Florida

Putting Education Reform To The Test

In Immokalee, Parents Promise To Speak Spanish With Their Children

Immokalee Community School offers classes to help parents encourage bilingual children.

Wilson Sayre / WLRN

Immokalee Community School offers classes to help parents encourage bilingual children.

To get into Florida colleges and universities, you have to have studied—or be able to speak—a second language. But Florida students don’t have to take foreign language classes to graduate from high school.

So in a part of the state where most families already speak a second language, Immokalee Community School is leaning on parents to make sure their children stay bilingual. As a condition of their children attending the school, every parent has signed a contract to speak Spanish with their kids for at least 30 minutes a day, most days of the week.

It’s an unusual effort to keep the students of Immokalee Community School from losing their Spanish—something that often happens between generations of immigrants.

“All the Spanish I’ve learned I’ve had to learn through school, through work,” says Cece Estrada, a social worker at the school. She grew up in Immokalee, her family migrated with the crops. When they spoke to her in Spanish, she answered in English—and she didn’t grow up bilingual.

Cece Estrada is a social worker at the school.

Wilson Sayre / WLRN

Cece Estrada is a social worker at the school.

“That’s why I encourage it, because now I understand how important it is to be able to have that second language,” says Estrada.

Immokalee Community School is an RCMA charter school serving the largely Mexican and Central American migrant communities in this small, agricultural town in Central Florida. The school is 94% Hispanic, and most of the parents speak Spanish at home.

“We should never see the home language that a student brings to the classroom as some kind of problem that needs to be fixed,” says Robert Linquanti, a researcher and policy advisor with WestEd. “It’s a resource that can be built on.”
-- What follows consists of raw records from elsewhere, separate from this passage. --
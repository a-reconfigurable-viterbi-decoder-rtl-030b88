// bm_switch: switching network that hands each ACS unit its branch metrics.
//
// Four input RAMs are read at the segment the forward processor is working on.
// RAM r holds the selects of ACS 2r (low half of the word) and ACS 2r+1 (high
// half). A select c names the code word on the branch from the even
// predecessor 2j of the ACS unit's target state j; the branch from the odd
// predecessor 2j+1 carries the complementary code word ~c. This holds for any
// code whose generator polynomials all have their first and last taps set,
// which is the case for every standard code this decoder targets. The selected
// metrics are taken from the 32-entry table of the branch metric calculator.
//
// Asynchronous read path from seg/bm to bm_even/bm_odd; RAM writes on clk.
// cfg_bypass reports a cycle in which a configuration word was read while it
// was being written (dynamic switch-over).
module bm_switch
  import viterbi_pkg::*;
(
  input  logic                 clk,
  input  logic [4:0]           seg,
  input  bm_t                  bm        [NUM_CW],
  input  logic [NUM_IRAM-1:0]  cfg_we,
  input  logic [4:0]           cfg_addr,
  input  logic [IRAM_W-1:0]    cfg_wdata [NUM_IRAM],
  output bm_t                  bm_even   [NUM_ACS],
  output bm_t                  bm_odd    [NUM_ACS],
  output logic                 cfg_bypass
);

  logic [IRAM_W-1:0] word [NUM_IRAM];
  logic [NUM_IRAM-1:0] byp;

  for (genvar r = 0; r < NUM_IRAM; r++) begin : g_ram
    input_ram #(.DEPTH(MAX_SEGS), .WIDTH(IRAM_W)) u_ram (
      .clk    (clk),
      .we     (cfg_we[r]),
      .waddr  (cfg_addr),
      .wdata  (cfg_wdata[r]),
      .raddr  (seg),
      .rdata  (word[r]),
      .bypass (byp[r])
    );
  end

  assign cfg_bypass = |byp;

  always_comb begin
    for (int a = 0; a < NUM_ACS; a++) begin
      logic [CW_W-1:0] cw;
      cw         = word[a / 2][(a % 2) * CW_W +: CW_W];
      bm_even[a] = bm[cw];
      bm_odd[a]  = bm[~cw];
    end
  end

endmodule
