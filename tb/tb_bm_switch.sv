// tb_bm_switch: loads random code word selects into the four configuration
// RAMs and random branch metrics, then checks for every segment that ACS a
// gets bm[c] on its even branch and bm[~c] on its odd branch, with c taken
// from RAM a/2, half a%2. Also checks that a word written in the cycle it is
// read is used at once.
module tb_bm_switch;
  import viterbi_pkg::*;
  logic clk = 0;
  logic [4:0] seg = '0;
  bm_t bm [NUM_CW];
  logic [NUM_IRAM-1:0] cfg_we = '0;
  logic [4:0] cfg_addr = '0;
  logic [IRAM_W-1:0] cfg_wdata [NUM_IRAM];
  bm_t bm_even [NUM_ACS];
  bm_t bm_odd [NUM_ACS];
  logic cfg_bypass;
  logic [CW_W-1:0] sel [MAX_SEGS][NUM_ACS];
  int checks = 0, failures = 0;

  bm_switch dut (.*);
  always #5 clk = ~clk;

  task automatic check_seg(int t);
    seg = 5'(t);
    #1;
    for (int a = 0; a < NUM_ACS; a++) begin
      logic [CW_W-1:0] c = sel[t][a];
      checks++;
      if (bm_even[a] !== bm[c] || bm_odd[a] !== bm[~c]) begin
        failures++;
        if (failures < 10) $display("FAIL seg %0d acs %0d", t, a);
      end
    end
  endtask

  initial begin
    for (int c = 0; c < NUM_CW; c++) bm[c] = bm_t'($urandom_range(80) - 40);
    for (int t = 0; t < MAX_SEGS; t++) begin
      @(negedge clk);
      cfg_we = '1; cfg_addr = 5'(t);
      for (int a = 0; a < NUM_ACS; a++) sel[t][a] = CW_W'($urandom);
      for (int r = 0; r < NUM_IRAM; r++) cfg_wdata[r] = {sel[t][2*r+1], sel[t][2*r]};
    end
    @(negedge clk);
    cfg_we = '0;
    for (int t = 0; t < MAX_SEGS; t++) check_seg(t);
    // dynamic: rewrite each segment while reading it
    for (int t = 0; t < MAX_SEGS; t++) begin
      @(negedge clk);
      cfg_we = '1; cfg_addr = 5'(t);
      for (int a = 0; a < NUM_ACS; a++) sel[t][a] = CW_W'($urandom);
      for (int r = 0; r < NUM_IRAM; r++) cfg_wdata[r] = {sel[t][2*r+1], sel[t][2*r]};
      check_seg(t);
      checks++;
      if (!cfg_bypass) begin failures++; $display("FAIL no bypass flag"); end
    end
    @(negedge clk);
    cfg_we = '0;
    for (int t = 0; t < MAX_SEGS; t++) check_seg(t);
    $display("TB_RESULT checks=%0d failures=%0d", checks, failures);
    $finish;
  end

  initial begin
    repeat (5000) @(posedge clk);
    failures++;
    $display("watchdog expired");
    $display("TB_RESULT checks=%0d failures=%0d", checks, failures);
    $finish;
  end
endmodule
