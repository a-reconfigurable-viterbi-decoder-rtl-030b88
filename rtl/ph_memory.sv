// ph_memory: path-history memory, four 2K x 8 RAMs holding one traceback
// window each.
//
// The RAM roles rotate with the window period p (0..3) of the state machine:
//   RAM p       written by the forward processor (current window),
//   RAM p-1     read by the dummy traceback processor B2 (last window),
//   RAM p+1     read by the decoding traceback processor B1 (window p-3),
//   RAM p+2     idle,
// all indices modulo 4. For p = 0 this is: write RAM 1, B1 reads RAM 2, idle
// RAM 3, B2 reads RAM 4 (RAMs numbered from 1), as in the source schedule.
//
// Reads are synchronous: the data of an address issued with rd_en appears on
// b1_data/b2_data one cycle later, routed by the period in which the address
// was issued. The rotation follows the source architecture.
module ph_memory
  import viterbi_pkg::*;
(
  input  logic             clk,
  input  logic [1:0]       period,
  input  logic             wr_en,
  input  logic [PH_AW-1:0] wr_addr,
  input  logic [PH_W-1:0]  wr_data,
  input  logic             rd_en,
  input  logic [PH_AW-1:0] b1_addr,
  input  logic [PH_AW-1:0] b2_addr,
  output logic [PH_W-1:0]  b1_data,
  output logic [PH_W-1:0]  b2_data
);

  logic [PH_W-1:0]  rdata [NUM_PHRAM];
  logic [PH_AW-1:0] raddr [NUM_PHRAM];
  logic [1:0]       b1_ram, b2_ram, b1_ram_q, b2_ram_q;

  assign b1_ram = period + 2'd1;
  assign b2_ram = period - 2'd1;

  for (genvar r = 0; r < NUM_PHRAM; r++) begin : g_ram
    assign raddr[r] = (2'(r) == b1_ram) ? b1_addr : b2_addr;
    ph_ram #(.DEPTH(1 << PH_AW), .WIDTH(PH_W)) u_ram (
      .clk   (clk),
      .we    (wr_en && (2'(r) == period)),
      .waddr (wr_addr),
      .wdata (wr_data),
      .re    (rd_en && (2'(r) == b1_ram || 2'(r) == b2_ram)),
      .raddr (raddr[r]),
      .rdata (rdata[r])
    );
  end

  always_ff @(posedge clk) begin
    if (rd_en) begin
      b1_ram_q <= b1_ram;
      b2_ram_q <= b2_ram;
    end
  end

  assign b1_data = rdata[b1_ram_q];
  assign b2_data = rdata[b2_ram_q];

endmodule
Linquanti points out there’s a lot of research showing that speaking more than one language is associated with all sorts of benefits—better multitasking skills, more developed critical thinking, stronger math skills.
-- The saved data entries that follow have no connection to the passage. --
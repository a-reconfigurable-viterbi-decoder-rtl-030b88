// tb_ph_memory: in each of the four periods writes a different pattern into
// the RAM the period assigns to the forward processor, and checks that B2
// reads the RAM written one period earlier and B1 the RAM written three
// periods earlier, with one cycle of read latency.
module tb_ph_memory;
  import viterbi_pkg::*;
  logic clk = 0;
  logic [1:0] period = '0;
  logic wr_en = 0, rd_en = 0;
  logic [10:0] wr_addr = '0, b1_addr = '0, b2_addr = '0;
  logic [7:0] wr_data = '0, b1_data, b2_data;
  int checks = 0, failures = 0;

  ph_memory dut (.*);
  always #5 clk = ~clk;

  // pattern written during window w at address a
  function automatic logic [7:0] pat(int w, int a);
    return 8'((w * 37 + a * 11 + (a >> 3)) ^ (w << 5));
  endfunction

  initial begin
    for (int w = 0; w < 9; w++) begin
      period = 2'(w);
      // write 64 words of window w, reading back older windows meanwhile
      for (int a = 0; a < 64; a++) begin
        @(negedge clk);
        wr_en = 1; wr_addr = 11'(a * 7); wr_data = pat(w, a * 7);
        rd_en = 1; b1_addr = 11'(((a + 5) % 64) * 7); b2_addr = 11'(((a + 9) % 64) * 7);
        @(posedge clk);
        #1;
        if (w >= 1) begin
          checks++;
          if (b2_data !== pat(w - 1, ((a + 9) % 64) * 7)) begin
            failures++;
            if (failures < 10) $display("FAIL B2 w=%0d a=%0d", w, a);
          end
        end
        if (w >= 3) begin
          checks++;
          if (b1_data !== pat(w - 3, ((a + 5) % 64) * 7)) begin
            failures++;
            if (failures < 10) $display("FAIL B1 w=%0d a=%0d", w, a);
          end
        end
      end
    end
    $display("TB_RESULT checks=%0d failures=%0d", checks, failures);
    $finish;
  end

  initial begin
    repeat (5000) @(posedge clk);
    failures++;
    $display("watchdog expired");
    $display("TB_RESULT checks=%0d failures=%0d", checks, failures);
    $finish;
  end
endmodule
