// input_stage: front of one strip plane (x or y) of a V1495 board.
//
// The N strip signals pass an optional inverter (the front-end lines arrive in
// negative logic), a mask (mask bit 1 = channel enabled) and one bit_counter
// per channel, which synchronises the strip to pll_clk and stretches each hit
// to out_width cycles. The result (x_sync / y_sync) feeds the trigger logic and
// the shift register; the per-channel hit pulses feed the scalers.
//
// Order inverter -> mask -> bit counters follows the input-stage diagram; a
// single invert bit for the whole plane is a choice of this implementation.
module input_stage #(
  parameter int unsigned N = 40,
  parameter int unsigned W = 8
) (
  input  logic         clk,
  input  logic         rst,
  input  logic [N-1:0] strips_in,  // raw strip signals
  input  logic         invert,
  input  logic [N-1:0] mask,       // 1 = enabled
  input  logic [W-1:0] out_width,
  output logic [N-1:0] strips_sync,
  output logic [N-1:0] hits
);
  logic [N-1:0] masked;
  assign masked = (invert ? ~strips_in : strips_in) & mask;

  for (genvar i = 0; i < N; i++) begin : g_ch
    bit_counter #(.W(W)) u_bc (
      .clk, .rst, .din(masked[i]), .out_width,
      .dout(strips_sync[i]), .hit(hits[i])
    );
  end
endmodule
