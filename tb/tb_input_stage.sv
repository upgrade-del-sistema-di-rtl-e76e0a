// tb_input_stage: 12 strips driven with clock-aligned pulses. Checks the
// inverter, the mask and the bit counters: each enabled strip must produce
// one hit per rising edge of its (possibly inverted) input and a synchronous
// output that rises three edges after the input and lasts out_width cycles;
// masked strips stay silent.
module tb_input_stage;
  localparam int N = 12;
  logic clk = 1'b0, rst = 1'b1;
  logic [N-1:0] strips_in = '0, mask, strips_sync, hits;
  logic invert;
  logic [7:0] out_width;
  int checks = 0, failures = 0;
  int nhit [N], nexp [N];

  input_stage #(.N(N), .W(8)) dut (.clk, .rst, .strips_in, .invert, .mask, .out_width, .strips_sync, .hits);
  always #5 clk = ~clk;

  always @(posedge clk) if (!rst) for (int i = 0; i < N; i++) if (hits[i]) nhit[i]++;

  initial begin
    foreach (nhit[i]) begin nhit[i] = 0; nexp[i] = 0; end
    invert = 0; mask = '1; out_width = 8'd3;
    repeat (3) @(posedge clk);
    @(negedge clk) rst = 1'b0;
    for (int phase = 0; phase < 4; phase++) begin
      invert = phase[0];
      mask   = (phase < 2) ? '1 : N'($urandom);
      strips_in = invert ? '1 : '0;
      repeat (6) @(negedge clk);
      for (int ev = 0; ev < 30; ev++) begin
        logic [N-1:0] pat;
        pat = N'($urandom) | 1;
        // pulse of 2 cycles at the (logical) active level
        strips_in = invert ? ~pat : pat;
        for (int i = 0; i < N; i++) if (pat[i] && mask[i]) nexp[i]++;
        repeat (2) @(negedge clk);
        strips_in = invert ? '1 : '0;
        // output rises 3 edges after the first sampled edge, lasts 3 cycles
        @(negedge clk);   // 1 edge after pulse end = 3 edges after start
        for (int c = 0; c < 3; c++) begin
          checks++;
          if (strips_sync !== (pat & mask)) begin
            failures++;
            if (failures < 10) $display("phase %0d ev %0d c %0d sync %h exp %h", phase, ev, c, strips_sync, pat & mask);
          end
          @(negedge clk);
        end
        checks++;
        if (strips_sync !== '0) begin failures++; $display("sync not cleared: %h", strips_sync); end
        repeat (3) @(negedge clk);
      end
    end
    for (int i = 0; i < N; i++) begin
      checks++;
      if (nhit[i] != nexp[i]) begin failures++; $display("ch %0d hits %0d expected %0d", i, nhit[i], nexp[i]); end
    end
    $display("TB_RESULT checks=%0d failures=%0d", checks, failures);
    $finish;
  end
  initial begin
    repeat (100000) @(posedge clk);
    failures++;
    $display("watchdog expired");
    $display("TB_RESULT checks=%0d failures=%0d", checks, failures);
    $finish;
  end
endmodule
Florida has a history of pioneering dual language education. Coral Way Elementary School in Miami was the first school in the United States to offer bilingual education in 1963. Trina Sargalski from partner station WLRN profiled the school 50 years after its first dual language class:

“It was supposed to be a temporary curriculum to help Cuban students retain their language and culture, while people waited for the Castro regime to fall.

Today the school, which has since expanded to the eighth grade, continues to thrive. Coral Way’s elementary students spend about 60% of the day learning in English and 40% learning in Spanish.”
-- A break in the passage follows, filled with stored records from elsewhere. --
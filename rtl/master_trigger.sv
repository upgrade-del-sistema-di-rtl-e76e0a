// master_trigger: trigger logic of the MASTER board.
//
// The three trigger lines - trgS from the scintillator coincidence, trg1 from
// the SLAVE 1 tracking chamber and trg2 from the SLAVE 2 tracking chamber - each
// pass a programmable delay (trig_delay, one DELAY_LENGHT register per line)
// so that they overlap in time, and are then ANDed into trg_in for the trigger
// unit. The trigger configuration register chooses which sources enter the AND:
// the efficiency trigger uses trgS, trg1 and trg2; the auto-trigger uses only
// the master's own test chamber (local_trg = OR x AND OR y of the test-chamber
// strips), which records noise and hot spots. With no source enabled trg_in
// stays low.
//
// Delays, AND and the two trigger modes follow the original test-stand design; expressing the
// modes as an enable mask is this implementation's choice.
module master_trigger
  import rpc_pkg::*;
#(
  parameter int unsigned DW = rpc_pkg::DLY_W
) (
  input  logic          clk,
  input  logic          rst,
  input  logic          trgs,        // scintillator logic (external)
  input  logic          trg1,        // from SLAVE 1
  input  logic          trg2,        // from SLAVE 2
  input  logic          local_trg,   // own chamber, already synchronous
  input  logic [DW-1:0] dly_trgs,
  input  logic [DW-1:0] dly_trg1,
  input  logic [DW-1:0] dly_trg2,
  input  trg_cfg_t      cfg,
  output logic          trgs_sync,
  output logic          trg1_sync,
  output logic          trg2_sync,
  output logic          trg_in
);
  trig_delay #(.DW(DW)) u_dly_s (.clk, .rst, .din(trgs), .delay_length(dly_trgs), .dout(trgs_sync));
  trig_delay #(.DW(DW)) u_dly_1 (.clk, .rst, .din(trg1), .delay_length(dly_trg1), .dout(trg1_sync));
  trig_delay #(.DW(DW)) u_dly_2 (.clk, .rst, .din(trg2), .delay_length(dly_trg2), .dout(trg2_sync));

  always_comb begin
    trg_in = cfg.use_trgs | cfg.use_trg1 | cfg.use_trg2 | cfg.use_local;
    if (cfg.use_trgs)  trg_in &= trgs_sync;
    if (cfg.use_trg1)  trg_in &= trg1_sync;
    if (cfg.use_trg2)  trg_in &= trg2_sync;
    if (cfg.use_local) trg_in &= local_trg;
  end
endmodule
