// tb_master_trigger: drives trgS, trg1, trg2 and the local chamber trigger
// with random levels and checks trg_in against the AND of the enabled,
// delayed lines (each delayed by its own DELAY_LENGHT plus the two-stage
// synchroniser; local_trg is used undelayed). Covers the efficiency
// configuration (trgS & trg1 & trg2), the auto-trigger configuration (own
// chamber only) and random configurations.
module tb_master_trigger;
  import rpc_pkg::*;
  logic clk = 1'b0, rst = 1'b1;
  logic trgs = 0, trg1 = 0, trg2 = 0, local_trg = 0;
  logic [4:0] dly_trgs, dly_trg1, dly_trg2;
  trg_cfg_t cfg;
  logic trgs_sync, trg1_sync, trg2_sync, trg_in;
  logic hs [$], h1 [$], h2 [$];
  int checks = 0, failures = 0, n_fired = 0;

  master_trigger #(.DW(5)) dut (.clk, .rst, .trgs, .trg1, .trg2, .local_trg,
    .dly_trgs, .dly_trg1, .dly_trg2, .cfg, .trgs_sync, .trg1_sync, .trg2_sync, .trg_in);
  always #5 clk = ~clk;

  function automatic logic past(ref logic h [$], input int d);
    return (h.size() > d + 1) ? h[h.size() - 2 - d] : 1'b0;
  endfunction

  initial begin
    repeat (2) @(posedge clk);
    rst = 1'b0;
    for (int phase = 0; phase < 8; phase++) begin
      case (phase)
        0: cfg = TRG_CFG_EFFICIENCY;
        1: cfg = TRG_CFG_AUTO;
        2: cfg = '0;
        default: cfg = 4'($urandom_range(0, 15));
      endcase
      dly_trgs = 5'($urandom_range(0, 31));
      dly_trg1 = 5'($urandom_range(0, 31));
      dly_trg2 = 5'($urandom_range(0, 31));
      hs.delete(); h1.delete(); h2.delete();
      for (int k = 0; k < 400; k++) begin
        @(negedge clk);
        if (k > 40) begin
          logic e;
          e = cfg.use_trgs | cfg.use_trg1 | cfg.use_trg2 | cfg.use_local;
          if (cfg.use_trgs)  e &= past(hs, int'(dly_trgs));
          if (cfg.use_trg1)  e &= past(h1, int'(dly_trg1));
          if (cfg.use_trg2)  e &= past(h2, int'(dly_trg2));
          if (cfg.use_local) e &= local_trg;
          checks++;
          if (trg_in !== e) begin
            failures++;
            if (failures < 10) $display("phase %0d k %0d trg_in %b exp %b", phase, k, trg_in, e);
          end
          if (e) n_fired++;
        end
        // lines mostly high so that the AND fires often
        trgs = ($urandom_range(0, 3) != 0);
        trg1 = ($urandom_range(0, 3) != 0);
        trg2 = ($urandom_range(0, 3) != 0);
        local_trg = ($urandom_range(0, 1) != 0);
        @(posedge clk);
        hs.push_back(trgs); h1.push_back(trg1); h2.push_back(trg2);
      end
    end
    checks++;
    if (n_fired == 0) begin failures++; $display("trigger never fired"); end
    $display("TB_RESULT checks=%0d failures=%0d", checks, failures);
    $finish;
  end
  initial begin
    repeat (100000) @(posedge clk);
    failures++;
    $display("watchdog expired");
    $display("TB_RESULT checks=%0d failures=%0d", checks, failures);
    $finish;
  end
endmodule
The movement to encourage bilingual children is also getting attention at the federal level.

“It is going to be a priority for me,” says Libby Doggett, deputy assistant secretary for policy and early learning at the U.S. Department of Education. When she spoke earlier this fall at a conference on Hispanic early learning issues in Miami, she told a crowd that she’d like to see more bilingual support as early as preschool.

“I’ve seen the research: it’s clear. We are losing an asset these children have,” says Doggett.